What the hell happened to you?
Branson sauntered over, looking at the mess. "Jesus. The rookie can't even carry coffee."
Clifton snapped his head around. The look in his eyes made Branson take a step back.
"Shut your mouth. Or I'll shut it for you."
Clifton stepped over the puddle and walked toward the stairs. But his mind wasn't on Branson, or the scrimmage, or even his own burning rage.
It was on the way Justice had braced himself.
Like he'd been doing it his whole life.
Clifton POV
At exactly two o'clock, the lights in the first-floor training room dimmed. Ten monitors cast harsh blue-white glows across the players' faces.
Clifton slid his noise-canceling headphones over his ears. On his screen, the operative select screen glowed. He locked in his signature defensive operative without hesitation. His in-game name burned beneath the portrait: Ash.
He rolled his right wrist, testing the tension. Black kinesiology tape wrapped the joint tightly. The dull ache was there, but he forced his brain to compartmentalize. Focus on the match. Nothing else.
First round. Pistol round. Clifton bought light shields and positioned himself at B site. The barrier dropped.
The academy team came out aggressive. Gunfire erupted at A. Buster traded kills. The round ended fast—first team won, but it was messy. Branson had overextended and nearly thrown.
Round three. First full buy. Clifton finally had his sniper rifle. He positioned himself deep in B site, scoped in on the narrow gap where attackers would have to cross.
He was hunting. Specifically, he was hunting Ember.
In his headset, Branson was barking chaotic callouts from mid. He'd died early again, forcing himself into a backseat shot-caller role.
Then the kill feed lit up.
Ember eliminated Aegis_Buster with a headshot.
Clifton's jaw tightened. Buster had been holding A main. That angle should have been safe.
"Fuck," Buster muttered. "He swung me so fast. I didn't even see him."
Clifton didn't respond. He kept his scope trained on the gap.
Footsteps. Multiple. B main.
The first attacker crossed—a blur of motion. Clifton fired. The sniper rifle's thunderous crack echoed through the map. Body dropped. One down.
But the second attacker was already through. And it was Justice.
Clifton saw the character model slide past the gap with a perfect shoulder-peek. The movement was fluid. Precise. Every pixel had a purpose.
The coffee burn. The image of Justice's red, blistering hand flashed into Clifton's mind. That suppressed cry of pain.

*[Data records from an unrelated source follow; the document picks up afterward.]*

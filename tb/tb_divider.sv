// tb_divider: DIV, DIVU, REM and REMU on random operands and on the RISC-V
// corner cases (division by zero, -2^31 / -1), compared with reference
// results; checks that each division takes exactly 33 cycles from request to
// done and that busy is high exactly until then.
`timescale 1ns/1ps
module tb_divider;
  import rv_pkg::*;
  logic clk = 0, rst_n = 0, req = 0, advance = 0, busy, done;
  alu_op_e op;
  logic [31:0] a, b, result;
  int checks = 0, failures = 0;

  divider dut (.clk, .rst_n, .req, .op, .a, .b, .advance, .busy, .done, .result);
  always #5 clk = ~clk;

  task automatic check(input bit ok, input string s);
    checks++; if (!ok) begin failures++; $display("FAIL: %s", s); end
  endtask

  function automatic logic [31:0] ref_div(input alu_op_e o, input logic [31:0] x, input logic [31:0] z);
    longint sx, sz;
    sx = longint'(signed'(x)); sz = longint'(signed'(z));
    case (o)
      ALU_DIV:  return (z == 0) ? 32'hFFFF_FFFF : 32'(sx / sz);
      ALU_DIVU: return (z == 0) ? 32'hFFFF_FFFF : x / z;
      ALU_REM:  return (z == 0) ? x : 32'(sx % sz);
      default:  return (z == 0) ? x : x % z;
    endcase
  endfunction

  initial begin
    int cyc;
    op = ALU_DIV; a = 0; b = 0;
    #22 rst_n = 1;
    for (int n = 0; n < 120; n++) begin
      @(negedge clk);
      op = alu_op_e'(int'(ALU_DIV) + n % 4);
      case (n / 4)
        0: begin a = $urandom; b = 0; end
        1: begin a = 32'h8000_0000; b = 32'hFFFF_FFFF; end
        2: begin a = 32'h8000_0000; b = 1; end
        3: begin a = 7; b = 32'hFFFF_FFFE; end
        default: begin a = $urandom; b = (n % 3 == 0) ? $urandom_range(100) + 1 : $urandom; end
      endcase
      req = 1; advance = 0; cyc = 0;
      #1 check(busy, "busy on request");
      while (!done) begin
        @(negedge clk); cyc++;
        if (cyc > 40) break;
      end
      check(cyc == 33, $sformatf("latency %0d cycles, expected 33", cyc));
      check(!busy, "busy low when done");
      check(result == ref_div(op, a, b),
            $sformatf("%s %h %h = %h expected %h", op.name(), a, b, result, ref_div(op, a, b)));
      advance = 1;
      @(negedge clk); req = 0; advance = 0;
      check(!done, "idle after advance");
    end
    $display("TB_RESULT checks=%0d failures=%0d", checks, failures);
    $finish;
  end

  initial begin
    #200000; failures++; $display("FAIL: watchdog");
    $display("TB_RESULT checks=%0d failures=%0d", checks, failures); $finish;
  end
endmodule
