// dual_hazard_unit: finds a dependency between the two instructions that the
// issue stage sends down the two pipelines in the same cycle.
//
// Inputs are the decoded register fields of the instruction in each pipe's
// decode slot and the priority bit from the issue unit (0: pipe 0 holds the
// older instruction, 1: pipe 1 does). The younger instruction may not read a
// register that the older one writes (read-after-write), because both would
// read the register file in the same cycle. stall_dual goes high in that case
// and the issue logic then sends only the older instruction. Combinational.
//
// Which source registers an instruction reads follows the core's dual hazard
// unit: pipe 0 (branch/ALU) reads rs1 for JALR, branches, register-immediate
// and register-register ALU operations and CSR operations with a register
// operand, rs2 for branches and register-register operations; pipe 1
// (memory/ALU) reads rs1 for loads, stores and ALU operations, rs2 for stores
// and register-register operations. Two additions are this design's own: the
// older instruction must really write a non-zero rd (a store's or branch's
// rd field is immediate bits), and two instructions writing the same register
// (write-after-write) also stall, so the two write-back ports never collide.
module dual_hazard_unit (
  input  logic       priority_i,
  input  logic       valid_0,
  input  logic [4:0] opcode_0,
  input  logic       funct3_2_0,   // funct3[2] of the pipe-0 instruction
  input  logic [4:0] rs1_0,
  input  logic [4:0] rs2_0,
  input  logic [4:0] rd_0,
  input  logic       valid_1,
  input  logic [4:0] opcode_1,
  input  logic       funct3_2_1,
  input  logic [4:0] rs1_1,
  input  logic [4:0] rs2_1,
  input  logic [4:0] rd_1,
  output logic       stall_dual
);
  import rv_pkg::*;

  logic uses_rs1_0, uses_rs2_0, uses_rs1_1, uses_rs2_1;
  logic writes_0, writes_1;

  // Source registers read by an instruction in a given pipe. Each pipe only
  // knows the classes it executes (pipe 0: branch/jump/ALU, pipe 1:
  // load/store/ALU); SYSTEM reads rs1 only in its register forms.
  function automatic logic [1:0] reads_rs(input logic [4:0] opc, input logic f3_2,
                                          input bit pipe1);
    logic [1:0] r;  // {rs2, rs1}
    unique case (opc)
      OPC_OP:                  r = 2'b11;
      OPC_OP_IMM:              r = 2'b01;
      OPC_SYSTEM:              r = {1'b0, !f3_2};
      OPC_BRANCH:              r = pipe1 ? 2'b00 : 2'b11;
      OPC_JALR:                r = pipe1 ? 2'b00 : 2'b01;
      OPC_LOAD:                r = pipe1 ? 2'b01 : 2'b00;
      OPC_STORE:               r = pipe1 ? 2'b11 : 2'b00;
      default:                 r = 2'b00;
    endcase
    return r;
  endfunction

  assign {uses_rs2_0, uses_rs1_0} = reads_rs(opcode_0, funct3_2_0, 1'b0);
  assign {uses_rs2_1, uses_rs1_1} = reads_rs(opcode_1, funct3_2_1, 1'b1);

  // opcodes that write rd: everything except branches, stores, fences, ECALL
  function automatic logic writes_rd(input logic [4:0] opc, input logic [4:0] rd);
    return rd != 5'd0 && !(opc inside {OPC_BRANCH, OPC_STORE, OPC_MISC_MEM});
  endfunction
  assign writes_0 = valid_0 && writes_rd(opcode_0, rd_0);
  assign writes_1 = valid_1 && writes_rd(opcode_1, rd_1);

  always_comb begin
    stall_dual = 1'b0;
    if (valid_0 && valid_1) begin
      if (!priority_i) begin   // pipe 0 older: pipe 1 must not read its rd
        stall_dual = writes_0 && ((uses_rs1_1 && rs1_1 == rd_0) ||
                                  (uses_rs2_1 && rs2_1 == rd_0));
      end else begin           // pipe 1 older: pipe 0 must not read its rd
        stall_dual = writes_1 && ((uses_rs1_0 && rs1_0 == rd_1) ||
                                  (uses_rs2_0 && rs2_0 == rd_1));
      end
      if (writes_0 && writes_1 && rd_0 == rd_1) stall_dual = 1'b1;
    end
  end

endmodule
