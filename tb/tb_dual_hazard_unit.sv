// tb_dual_hazard_unit: random register fields and opcodes for both decode
// slots, compared with a reference written from the dependency rules:
// the younger instruction (pipe 1 when priority is 0, pipe 0 when it is 1)
// may not read a register the older one writes, and the two may not write
// the same register. Directed cases cover each source-register use.
`timescale 1ns/1ps
module tb_dual_hazard_unit;
  logic       prio, v0, v1, f0, f1, stall;
  logic [4:0] op0, op1, a0, b0, d0, a1, b1, d1;
  int checks = 0, failures = 0;

  dual_hazard_unit dut (.priority_i(prio), .valid_0(v0), .opcode_0(op0), .funct3_2_0(f0),
    .rs1_0(a0), .rs2_0(b0), .rd_0(d0), .valid_1(v1), .opcode_1(op1), .funct3_2_1(f1),
    .rs1_1(a1), .rs2_1(b1), .rd_1(d1), .stall_dual(stall));

  logic [4:0] ops[11] = '{5'b00000, 5'b00011, 5'b00100, 5'b00101, 5'b01000, 5'b01100,
                          5'b01101, 5'b11000, 5'b11001, 5'b11011, 5'b11100};

  // reference: which fields each opcode reads and writes
  function automatic bit rd1(input logic [4:0] op, input logic f2);
    return op inside {5'b00000, 5'b01000, 5'b00100, 5'b01100, 5'b11000, 5'b11001} ||
           (op == 5'b11100 && !f2);
  endfunction
  function automatic bit rd2(input logic [4:0] op);
    return op inside {5'b01000, 5'b01100, 5'b11000};
  endfunction
  function automatic bit wr(input logic [4:0] op, input logic [4:0] rd);
    return rd != 0 && op inside {5'b00000, 5'b00100, 5'b00101, 5'b01100, 5'b01101,
                                 5'b11001, 5'b11011, 5'b11100};
  endfunction

  initial begin
    bit exp_s;
    int hits = 0;
    for (int n = 0; n < 20000; n++) begin
      prio = 1'($urandom); v0 = ($urandom_range(9) != 0); v1 = ($urandom_range(9) != 0);
      op0 = ops[$urandom_range(10)]; op1 = ops[$urandom_range(10)];
      // pipe 0 never holds memory operations, pipe 1 never branches
      if (op0 inside {5'b00000, 5'b01000}) op0 = 5'b01100;
      if (op1 inside {5'b11000, 5'b11001, 5'b11011}) op1 = 5'b00100;
      f0 = 1'($urandom); f1 = 1'($urandom);
      a0 = 5'($urandom_range(7)); b0 = 5'($urandom_range(7)); d0 = 5'($urandom_range(7));
      a1 = 5'($urandom_range(7)); b1 = 5'($urandom_range(7)); d1 = 5'($urandom_range(7));
      #1;
      exp_s = 0;
      if (v0 && v1) begin
        if (!prio) exp_s = wr(op0, d0) && ((rd1(op1, f1) && a1 == d0) || (rd2(op1) && b1 == d0));
        else       exp_s = wr(op1, d1) && ((rd1(op0, f0) && a0 == d1) || (rd2(op0) && b0 == d1));
        if (wr(op0, d0) && wr(op1, d1) && d0 == d1) exp_s = 1;
      end
      hits += int'(exp_s);
      checks++;
      if (stall !== exp_s) begin
        failures++;
        $display("FAIL: prio=%0d op0=%b rs=%0d,%0d rd=%0d op1=%b rs=%0d,%0d rd=%0d got %0d", prio,
                 op0, a0, b0, d0, op1, a1, b1, d1, stall);
      end
    end
    checks++;
    if (hits < 1000) begin failures++; $display("FAIL: too few hazards exercised"); end
    $display("TB_RESULT checks=%0d failures=%0d", checks, failures);
    $finish;
  end

  initial begin
    #100000; failures++; $display("FAIL: watchdog");
    $display("TB_RESULT checks=%0d failures=%0d", checks, failures); $finish;
  end
endmodule
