// hazard_unit: the per-pipeline hazard detection unit.
//
// Compares the source registers of the instruction in this pipe's decode slot
// with the destination register of a load in the execute stage. A load's data
// only arrives from the data memory in the write-back stage, one cycle too
// late to be forwarded to an instruction that enters execute right behind it,
// so the unit raises stall_IF: the PC holds, nothing is issued, and a bubble
// enters execute. All other results are forwarded and need no stall.
// Only pipe 1 executes loads, so both pipes' units watch pipe 1's execute
// stage. Combinational.
//
// Checking decode-stage sources against the execute-stage destination follows
// the core's hazard description; restricting the check to loads, because
// every other result is forwarded, is this design's choice.
module hazard_unit (
  input  logic       valid_id,
  input  logic       uses_rs1,
  input  logic [4:0] rs1_id,
  input  logic       uses_rs2,
  input  logic [4:0] rs2_id,
  input  logic       ex_is_load,
  input  logic [4:0] rd_ex,
  output logic       stall_IF
);
  always_comb begin
    stall_IF = 1'b0;
    if (valid_id && ex_is_load && rd_ex != 5'd0)
      stall_IF = (uses_rs1 && rs1_id == rd_ex) || (uses_rs2 && rs2_id == rd_ex);
  end
endmodule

Clifton's right hand hesitated. A fraction of a second.
"Captain! He's pushing you! Left side!" Branson screamed in the voice channel.
Clifton snapped back. He swung his crosshair violently left, aiming to flick onto Justice's head.
The sudden movement sent a drilling spike of agony through his wrist. A rusty nail driven into bone.
His crosshair jerked off target by pixels. He fired. The bullet grazed past Justice's shoulder and sparked against stone.
Justice didn't miss.
Two clean shots. Double-tap to the head.
Clifton's screen turned gray.
Ember eliminated Ash with a headshot.
The training room fell into deathly silence. Everyone paralyzed. The esports god had just lost a straight sniper duel to a rookie holding a rifle.
Branson's voice came through the comms, dripping with fake sympathy. "Wow, Cap. Looking a little rusty today."
Clifton took his hands off the keyboard. Stared at the gray screen.
He hadn't lost to skill. He'd lost to his own damn softness. He'd lost because he was worried about a liar's burned hand.
He looked over the top of his monitor. In the alcove by the servers, Justice was frozen. Hands off his keyboard. Staring at his own screen like he couldn't believe what he'd just done.
Next round, Clifton promised himself. I won't hesitate.